##### Data shown #####

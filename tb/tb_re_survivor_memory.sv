// tb_re_survivor_memory: random decisions, gate and select vectors (phases
// with all-ones gate and all-zero select, i.e. plain register exchange, and
// phases with random ones) and random enable.  A reference array is updated
// with the register-exchange rule: column 0 of row s gets {s[5], s[4]};
// column k gets column k-1 of q = {p[4:0], d1[p]}, p = {s[4:0], d2[s]}; rows
// 1..63 only where gate[k]; row 0 from itself where sel[k].  The whole
// memory and the output pair are compared every clock.
module tb_re_survivor_memory;
  localparam int COLS = 32;
  logic clk = 0, rst_n = 0, en = 0;
  logic [63:0] d1 = '0, d2 = '0;
  logic [COLS-1:0] gate = '1, sel = '0;
  logic [63:0][COLS-1:0][1:0] mem;
  logic [1:0] dec;
  int checks = 0, failures = 0;
  re_survivor_memory dut (.*);
  always #5 clk = ~clk;

  logic [1:0] rm [64][COLS];
  logic [1:0] nm [64][COLS];

  initial begin
    for (int s = 0; s < 64; s++) for (int k = 0; k < COLS; k++) rm[s][k] = 2'b00;
    repeat (2) @(negedge clk);
    rst_n = 1;
    for (int n = 0; n < 1200; n++) begin
      @(negedge clk);
      checks++;
      begin
        bit bad;
        bad = (dec !== rm[0][COLS-1]);
        for (int s = 0; s < 64; s++) for (int k = 0; k < COLS; k++)
          if (mem[s][k] !== rm[s][k]) bad = 1;
        if (bad) begin
          failures++;
          if (failures < 5) $display("ERROR: memory mismatch at step %0d", n);
        end
      end
      en = 1'($urandom_range(0, 4) != 0);
      d1 = {$urandom, $urandom}; d2 = {$urandom, $urandom};
      if ((n / 200) % 2 == 0) begin
        gate = '1; sel = '0;
      end else begin
        int pnt;
        pnt = $urandom_range(3, COLS - 1);
        for (int k = 0; k < COLS; k++) begin gate[k] = (k <= pnt); sel[k] = (k > pnt); end
        if (n % 7 == 0) begin gate = COLS'({$urandom}); sel = COLS'({$urandom}); end
      end
      if (en) begin
        for (int s = 0; s < 64; s++) begin
          int p, q;
          p = ((s * 2) % 64) + int'(d2[s]);
          q = ((p * 2) % 64) + int'(d1[p]);
          nm[s][0] = {s[5], s[4]};
          for (int k = 1; k < COLS; k++) begin
            if (s == 0) nm[s][k] = sel[k] ? rm[0][k-1] : rm[q][k-1];
            else        nm[s][k] = gate[k] ? rm[q][k-1] : rm[s][k];
          end
        end
        rm = nm;
      end
    end
    $display("TB_RESULT checks=%0d failures=%0d", checks, failures);
    $finish;
  end
  initial begin
    repeat (10000) @(posedge clk);
    failures++; $display("TB_RESULT checks=%0d failures=%0d", checks, failures); $finish;
  end
endmodule
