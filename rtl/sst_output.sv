// sst_output: final stage of scarce-state-transition decoding, o = i XOR n.
//
// The pre-decoded bits i leave the SST unit together with the symbols they
// belong to, but the Viterbi decoder's correction n for them comes out of
// the survivor memory COLS advances later.  A COLS-deep shift register of
// bit pairs, advanced by the same enable as the survivor memory, keeps i
// aligned with n; the decoded information pair is their XOR.
//
// Interface: i is taken at the rising edge when en is high; o = n XOR the
// oldest stored pair, combinational.  Reset (active low, synchronous) clears
// the line.  The XOR follows the document; the delay line is this design's
// way of aligning the two sequences.
module sst_output #(
  parameter int unsigned COLS = 32
) (
  input  logic       clk,
  input  logic       rst_n,
  input  logic       en,
  input  logic [1:0] i,
  input  logic [1:0] n,
  output logic [1:0] o
);

  logic [COLS-1:0][1:0] line_q;

  always_ff @(posedge clk) begin
    if (!rst_n)  line_q <= '0;
    else if (en) line_q <= {line_q[COLS-2:0], i};
  end

  assign o = n ^ line_q[COLS-1];

endmodule
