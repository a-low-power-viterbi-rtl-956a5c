// tb_sst_output: random pre-decoded pairs pushed with a random enable; the
// output must be n XOR the pair pushed exactly COLS advances earlier.
module tb_sst_output;
  localparam int COLS = 32;
  logic clk = 0, rst_n = 0, en = 0;
  logic [1:0] i = '0, n = '0, o;
  int checks = 0, failures = 0;
  sst_output dut (.*);
  always #5 clk = ~clk;
  logic [1:0] hist[$];
  initial begin
    repeat (COLS) hist.push_back(2'b00);
    repeat (2) @(negedge clk);
    rst_n = 1;
    repeat (1000) begin
      @(negedge clk);
      n = 2'($urandom);
      #1;
      checks++;
      if (o !== (n ^ hist[0])) begin
        failures++;
        if (failures < 5) $display("ERROR: got %b exp %b", o, n ^ hist[0]);
      end
      en = 1'($urandom_range(0, 3) != 0);
      i = 2'($urandom);
      if (en) begin hist.push_back(i); void'(hist.pop_front()); end
    end
    $display("TB_RESULT checks=%0d failures=%0d", checks, failures);
    $finish;
  end
  initial begin
    repeat (5000) @(posedge clk);
    failures++; $display("TB_RESULT checks=%0d failures=%0d", checks, failures); $finish;
  end
endmodule
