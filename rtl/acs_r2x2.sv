// acs_r2x2: radix-2x2 add-compare-select array for all 64 trellis states.
//
// Two trellis stages are completed in one clock by two chained layers of
// radix-2 ACS cells with no register between them.  The first layer computes
// the path metric of every intermediate state p at time t-1 from its
// predecessors {p[4:0],0} and {p[4:0],1} at time t-2 and the stage-1 branch
// metrics; the second layer computes the metric of every state s at time t
// from its intermediate predecessors and the stage-2 branch metrics.  Each
// intermediate result is computed once and shared by the two states it
// feeds, so the array holds 128 cells: per state four adders, two 2-way
// comparators and two 2-to-1 multiplexers.
//
// Interface: purely combinational.  pm holds the path metrics at t-2,
// bm[k][c] the branch metric of stage k (0 = earlier) for code word c.
// pm_next are the metrics at t, d1[p] the decision of intermediate state p,
// d2[s] that of final state s.  The radix-2x2 structure and the shared cells
// follow the document; the tie rule is this design's (see acs_r2).
module acs_r2x2
  import vd_pkg::*;
#(
  parameter int unsigned PM_W = 9,
  parameter int unsigned BM_W = 6
) (
  input  logic [NSTATES-1:0][PM_W-1:0]   pm,
  input  logic [1:0][7:0][BM_W-1:0]      bm,
  output logic [NSTATES-1:0][PM_W-1:0]   pm_next,
  output logic [NSTATES-1:0]             d1,
  output logic [NSTATES-1:0]             d2
);

  logic [NSTATES-1:0][PM_W-1:0] pm_mid;

  for (genvar s = 0; s < int'(NSTATES); s++) begin : g_state
    localparam state_t S  = state_t'(s);
    localparam state_t P0 = {S[M-2:0], 1'b0};
    localparam state_t P1 = {S[M-2:0], 1'b1};
    localparam cw_t    C0 = branch_cw(P0, S[M-1]);
    localparam cw_t    C1 = branch_cw(P1, S[M-1]);

    // first stage: intermediate state s at time t-1
    acs_r2 #(.PM_W(PM_W), .BM_W(BM_W)) u_mid (
      .pm0(pm[P0]), .pm1(pm[P1]), .bm0(bm[0][C0]), .bm1(bm[0][C1]),
      .pm_out(pm_mid[s]), .dec(d1[s])
    );

    // second stage: final state s at time t
    acs_r2 #(.PM_W(PM_W), .BM_W(BM_W)) u_fin (
      .pm0(pm_mid[P0]), .pm1(pm_mid[P1]), .bm0(bm[1][C0]), .bm1(bm[1][C1]),
      .pm_out(pm_next[s]), .dec(d2[s])
    );
  end

endmodule
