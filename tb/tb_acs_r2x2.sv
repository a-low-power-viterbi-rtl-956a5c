// tb_acs_r2x2: random path metrics (a random base plus a spread of up to 120,
// wrapping modulo 512) and random branch metrics 0..21.  A reference works in
// plain integers: for every state it finds the best of the two first-stage
// candidates of each intermediate state, then the best of the two second-
// stage candidates (ties keep predecessor 0), using branch code words from
// its own encoder taps.  New metrics (mod 512) and both decision vectors
// must match.
module tb_acs_r2x2;
  logic [63:0][8:0] pm, pm_next;
  logic [1:0][7:0][5:0] bm;
  logic [63:0] d1, d2;
  int checks = 0, failures = 0;
  acs_r2x2 dut (.*);

  int tA[5] = '{0,2,3,5,6}, tB[5] = '{0,1,2,4,6}, tC[5] = '{0,1,2,3,6};
  function automatic bit par(bit [6:0] x, int t[5]);
    bit q = 0; foreach (t[k]) q ^= x[t[k]]; return q;
  endfunction
  // code word on the branch from state p (p[5] newest input) on input u
  function automatic int cw(int p, bit u);
    bit [6:0] x;
    x[0] = u;
    for (int j = 1; j <= 6; j++) x[j] = p[6 - j];
    return {29'd0, par(x, tA), par(x, tB), par(x, tC)};
  endfunction

  int ipm[64], mid[64], fin[64];
  bit ed1[64], ed2[64];

  initial begin
    for (int n = 0; n < 400; n++) begin
      int base;
      base = $urandom_range(0, 100000);
      for (int s = 0; s < 64; s++) begin
        ipm[s] = base + $urandom_range(0, 120);
        pm[s] = 9'(ipm[s]);
      end
      for (int k = 0; k < 2; k++) for (int c = 0; c < 8; c++) bm[k][c] = 6'($urandom_range(0, 21));
      if (n % 4 == 0) for (int c = 0; c < 8; c++) bm[0][c] = 6'd6;  // force ties
      for (int s = 0; s < 64; s++) begin
        int p0, p1, a, b;
        p0 = (s * 2) % 64; p1 = p0 + 1;
        a = ipm[p0] + int'(bm[0][cw(p0, s[5])]);
        b = ipm[p1] + int'(bm[0][cw(p1, s[5])]);
        ed1[s] = b < a;
        mid[s] = (b < a) ? b : a;
      end
      for (int s = 0; s < 64; s++) begin
        int p0, p1, a, b;
        p0 = (s * 2) % 64; p1 = p0 + 1;
        a = mid[p0] + int'(bm[1][cw(p0, s[5])]);
        b = mid[p1] + int'(bm[1][cw(p1, s[5])]);
        ed2[s] = b < a;
        fin[s] = (b < a) ? b : a;
      end
      #1;
      for (int s = 0; s < 64; s++) begin
        checks++;
        if (pm_next[s] !== 9'(fin[s]) || d1[s] !== ed1[s] || d2[s] !== ed2[s]) begin
          failures++;
          if (failures < 5) $display("ERROR: s=%0d pm %0d exp %0d d1 %b/%b d2 %b/%b", s,
                                     pm_next[s], fin[s] % 512, d1[s], ed1[s], d2[s], ed2[s]);
        end
      end
    end
    $display("TB_RESULT checks=%0d failures=%0d", checks, failures);
    $finish;
  end
  initial begin
    #100000; $display("TB_RESULT checks=%0d failures=%0d", checks, failures + 1); $finish;
  end
endmodule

#####

— What the task asks —
Pull every line containing "trellis" out of the records.

— Result of this exercise —
// acs_r2x2: radix-2x2 add-compare-select array for all 64 trellis states.
// Two trellis stages are completed in one clock by two chained layers of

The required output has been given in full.